→ Task goal:
All lines of the material that contain "output" must be copied out.

→ Data in this exercise:
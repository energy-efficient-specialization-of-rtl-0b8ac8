# A CGRA cluster with specialised functional units

A coarse-grained reconfigurable array (CGRA) is a grid of identical tiles, so
every piece of hardware put in a tile is paid for many times over. Multipliers
are the costliest functional units, yet in typical signal- and media-processing
kernels multiply and multiply-add make up only about a tenth of the executed
operations, while *select* (steering one of two values by a predicate) makes up
about forty percent. This cluster therefore does not give every processing
element (PE) everything. Of its four 32-bit PEs:

* **two are Universal PEs**: ALU with select, funnel shifter and a two-cycle
  fused multiply-add (MADD), behind four operand ports;
* **two are S-ALU PEs**: ALU with select and funnel shifter, behind two
  operand ports.

Every operation is still available in every cluster, and each PE still
executes one operation per cycle, so the cluster keeps four concurrent
operations. The shifter stays in the cheaper PEs because it costs little
next to the ports and peripheral logic a PE needs anyway, and because a PE
that can do more lets a chain of operations stay inside it instead of
crossing the crossbar. This mix, two Universal plus two S-ALU, is the one an
architecture study of the Mosaic CGRA found best in area x delay x energy
(about 0.86 times a cluster of four Universal PEs); this RTL implements that
cluster. The study gives the unit types, their port counts and the cluster
organisation, but not the circuits: everything finer (operation encodings,
register-file sizes, latencies of the simple units, crossbar maps) is this
design's own and is listed under *Choices made here*.

The cluster is **statically scheduled**: there is no instruction fetch, no
hazard logic and no handshake. A loop body is compiled into a short sequence
of *context words*, one per clock cycle; the cluster replays them, one
iteration every `ctx_last+1` cycles, and each context word sets every
multiplexer, operation and write enable for its cycle.

## Block structure

```
cgra_cluster
 |- context_ctrl        context memory (16 words) + modulo context counter
 |- crossbar  (x2)      32-bit: 15 sources -> 27 sinks;  1-bit: 8 -> 12
 |- pe [0..3]           KIND = Universal, Universal, S-ALU, S-ALU
 |    |- universal_fu   alu + funnel_shifter + madd      (Universal PEs)
 |    |- s_alu          alu + funnel_shifter             (S-ALU PEs)
 |    '- rotating_rf    private 8 x 32 rotating register file
 |- rotating_rf         cluster-wide 16 x 32, 1 write / 2 read ports
 |- data_mem  (x2)      two banks, 1024 x 32 each, one port each
 |- dist_reg (x2)       distributed registers on the crossbar
 '- lut3_pe  (x2)       1-bit path: 3-input lookup tables
```

`cgra_pkg` holds the shared types: the operation enum `fu_op_e`, the PE kind
enum `fu_kind_e`, the per-PE configuration `pe_cfg_t`, the context word
`ctx_cfg_t`, and the crossbar index maps.

## Functional units

| PE kind   | word ports in/out | operations                                   | latency      |
|-----------|-------------------|----------------------------------------------|--------------|
| Universal | 4 / 1             | all ALU ops, SEL, shifts, FSHR, MUL/MADD/MSUB | 1, MADD 2   |
| S-ALU     | 2 / 1             | all ALU ops, SEL, shifts (no FSHR)           | 1            |
| ALU       | 2 / 1             | ALU ops, SEL                                 | 1            |
| Shifter   | 2 / 1             | shifts                                       | 1            |
| MADD      | 3 / 1             | MUL/MADD/MSUB                                | 2            |

Only the first two are used by default; `cgra_cluster`'s `PE_KINDS`
parameter can build other mixes (for example `{FU_SALU, FU_SALU, FU_SALU,
FU_MADD}` or four Universal PEs) for comparison.

Operations (`fu_op_e`, operands a = port 0, b = port 1, c = port 2, d = port 3):

* arithmetic: `ADD` a+b, `SUB` a-b, `NEG` -a
* logic: `AND`, `OR`, `XOR`, `NOT` ~a, `PASS` a
* comparisons: `EQ`, `NE`, `LT`, `LE` (signed), `LTU`, `LEU` (unsigned): the
  word result is 0/1 and the PE's predicate register is loaded with it
* `SEL`: pred ? a : b, with pred taken from the 1-bit crossbar
* shifts by b[4:0]: `SLL`, `SRL`, `SRA`, `ROTL`, `ROTR`; Universal only:
  `FSHR` = low word of {a, d} >> b[4:0]
* `MUL` a*b, `MADD` a*b+c, `MSUB` a*b-c (low 32 bits)

**The funnel shifter** forms every shift as one right shift of a 64-bit word
{hi, lo} by 0..32 in six binary-weighted mux stages: `SRL` uses {0, a},
`SRA` {sign, a}, `SLL` {a, 0} shifted by 32-s, rotates {a, a}, and `FSHR`
{a, d}.

**The MADD** registers the product and addend at the issue edge and adds in
the second cycle, so its result reaches the PE output two cycles after issue;
one may issue every cycle.

**Sharing the output port.** A compound unit has one result port. In a
Universal PE a MADD issued in cycle t and a one-cycle operation issued in
cycle t+1 would both finish at the end of t+1. The schedule must not do that;
an assertion in `universal_fu` reports it, and the MADD result wins.

## Processing element

Each PE (`pe.sv`) wraps its unit with peripheral logic, all controlled by its
`pe_cfg_t` in the current context:

* **operand sources** (`src[i]`): the crossbar sink for port i (`SRC_XBAR`),
  the port's retiming register (`SRC_RETIME`), the private register file's
  read port (`SRC_LRF`), or the PE's own output register (`SRC_SELF`);
* **input retiming registers**: `retime_en[i]` captures the crossbar value at
  the end of the cycle, so an operand can arrive early and be used later;
* **private rotating register file**, 8 entries, one read port
  (`lrf_raddr`); `lrf_we`/`lrf_waddr` store the current *output register*
  value (the result of an earlier operation);
* **output register** (`out`, a crossbar source) and **predicate register**
  (`flag_out`, a 1-bit crossbar source). Both hold until an operation that
  writes them completes, so a NOP keeps the result available.

`SRC_SELF` and `SRC_LRF` are what make a rich PE pay off: a dependent chain
can run in one PE without using any crossbar port.

## Rotating register files

Both register-file levels rotate. A logical index r addresses physical entry
(r + base) mod depth, and `base` decreases by one at the end of every loop
iteration (the cycle in which the context counter wraps). A value written to
logical r in iteration i is therefore read as logical r+1 in iteration i+1,
r+2 in iteration i+2, and so on, while iteration i+1 writes its own value to
logical r without overwriting it. This is how a modulo-scheduled loop keeps
several iterations' copies of a long-lived value apart without unrolling.
Contents are not reset; only the base is.

## Context words and timing rules

`context_ctrl` holds up to 16 context words, written one per cycle through
`cfg_we`/`cfg_waddr`/`cfg_wdata` (a whole `ctx_cfg_t`). While `run` is high
the counter `ctx` steps 0, 1, ..., `ctx_last`, 0, ...; `iter_done` is high in
the last context and the rotating register files advance at its end. While
`run` is low, `ctx` returns to 0 and the cluster sees an all-zero word:
nothing executes and nothing is written, so state is held. Stop only between
iterations (when `ctx` is 0) unless a partial iteration is intended.

A `ctx_cfg_t` contains, for one cycle: the four `pe_cfg_t`; a source select
for every sink of both crossbars (`wsel`, `bsel`); the cluster register
file's write enable, write index and two read indices; each memory bank's
enable and write enable; the load enables of the two distributed registers; the
enables and 8-bit truth tables of the two LUTs; and a 32-bit immediate that
is itself a crossbar source.

A schedule must respect these latencies (cycle k = the context in which an
operation is configured):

→ Result:
the second cycle, so its result reaches the PE output two cycles after issue;
**Sharing the output port.** A compound unit has one result port. In a
  read port (`SRC_LRF`), or the PE's own output register (`SRC_SELF`);
  (`lrf_raddr`); `lrf_we`/`lrf_waddr` store the current *output register*
* **output register** (`out`, a crossbar source) and **predicate register**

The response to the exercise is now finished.